The SETI activity has not been immune from scientists' criticism. It was starved of federal funding for decades and recently has gotten most of its support from private sources. However, in 2020, NASA resumed funding for SETI, and the new NASA administrator wants researchers to pursue the topic of UFOs.
In this context, the intelligence report is welcome. The report draws few concrete conclusions about UFOs and avoids any reference to aliens or extraterrestrial spacecraft. However, it notes the importance of destigmatizing UFOs so that more pilots report what they see.

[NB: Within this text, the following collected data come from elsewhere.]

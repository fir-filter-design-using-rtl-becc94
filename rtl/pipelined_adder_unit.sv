// pipelined_adder_unit: transpose-form accumulation of a block FIR (PAU).
//
// Input r[m][l] holds the inner products r_k^m of the current block. The
// unit implements y_k = r_k^0 + z^-1( r_k^1 + z^-1( ... + z^-1 r_k^{M-1}))
// per output lane l, i.e.
//   y(kL-l) = sum_{m=0}^{M-1} r_{k-m}^m[l],
// with L(M-1) adders and L(M-1) registers of BY bits:
//   s[M-1] <= r[M-1];   s[m] <= r[m] + s[m+1]  (1 <= m <= M-2);
//   y      =  r[0] + s[1].
// Every adder is a modified ripple carry adder (mrca_adder); rca_skip is the
// bypass setting shared by all of them. The registers load when in_valid is
// high and reset to zero. y is combinational from r and the registers, so an
// output block leaves in the same cycle as the input block that completes it.
module pipelined_adder_unit #(
  parameter int unsigned L  = fir_pkg::L,
  parameter int unsigned M  = fir_pkg::M,
  parameter int unsigned BY = fir_pkg::BY,
  parameter int unsigned G  = 4,
  parameter int unsigned NS = (BY + G - 1) / G,
  parameter int unsigned SW = $clog2(G + 1)
) (
  input  logic                 clk,
  input  logic                 rst_n,
  input  logic                 in_valid,
  input  logic signed [BY-1:0] r [M][L],
  input  logic [SW-1:0]        rca_skip [NS],
  output logic signed [BY-1:0] y [L]
);
  // s[m] for m = 1..M-1; index 0 and M unused in storage.
  logic signed [BY-1:0] s_q [1:M-1][L];
  logic signed [BY-1:0] s_d [1:M-1][L];

  for (genvar l = 0; l < L; l++) begin : g_l
    // output adder
    mrca_adder #(.W(BY), .G(G), .NS(NS), .SW(SW)) u_out (
      .a(r[0][l]), .b(s_q[1][l]), .cin(1'b0), .skip(rca_skip),
      .sum(y[l]), .cout()
    );
    // inner adders
    for (genvar m = 1; m < M - 1; m++) begin : g_m
      mrca_adder #(.W(BY), .G(G), .NS(NS), .SW(SW)) u_add (
        .a(r[m][l]), .b(s_q[m+1][l]), .cin(1'b0), .skip(rca_skip),
        .sum(s_d[m][l]), .cout()
      );
    end
    assign s_d[M-1][l] = r[M-1][l];
  end

  always_ff @(posedge clk or negedge rst_n) begin
    if (!rst_n) begin
      for (int m = 1; m < M; m++)
        for (int l = 0; l < L; l++) s_q[m][l] <= '0;
    end else if (in_valid) begin
      for (int m = 1; m < M; m++)
        for (int l = 0; l < L; l++) s_q[m][l] <= s_d[m][l];
    end
  end
endmodule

It also sets a goal of moving from anecdotal observations to standardized and scientific data collection. Time will tell if this is enough to draw scientists into the effort, but the transparency to publish the report at all reverses a long history of secrecy surrounding U.S. government reports on UFOs.
I don't see any convincing evidence of alien spacecraft, but as a curious scientist, I hope the subset of UFO sightings that are truly unexplained gets closer study. Scientists are unlikely to weigh in if their skepticism generates attacks from “true believers" or they get ostracized by their colleagues. Meanwhile, the truth is still out there.
This article has been updated to clarify that the report was produced by the Office of the Director of National Intelligence.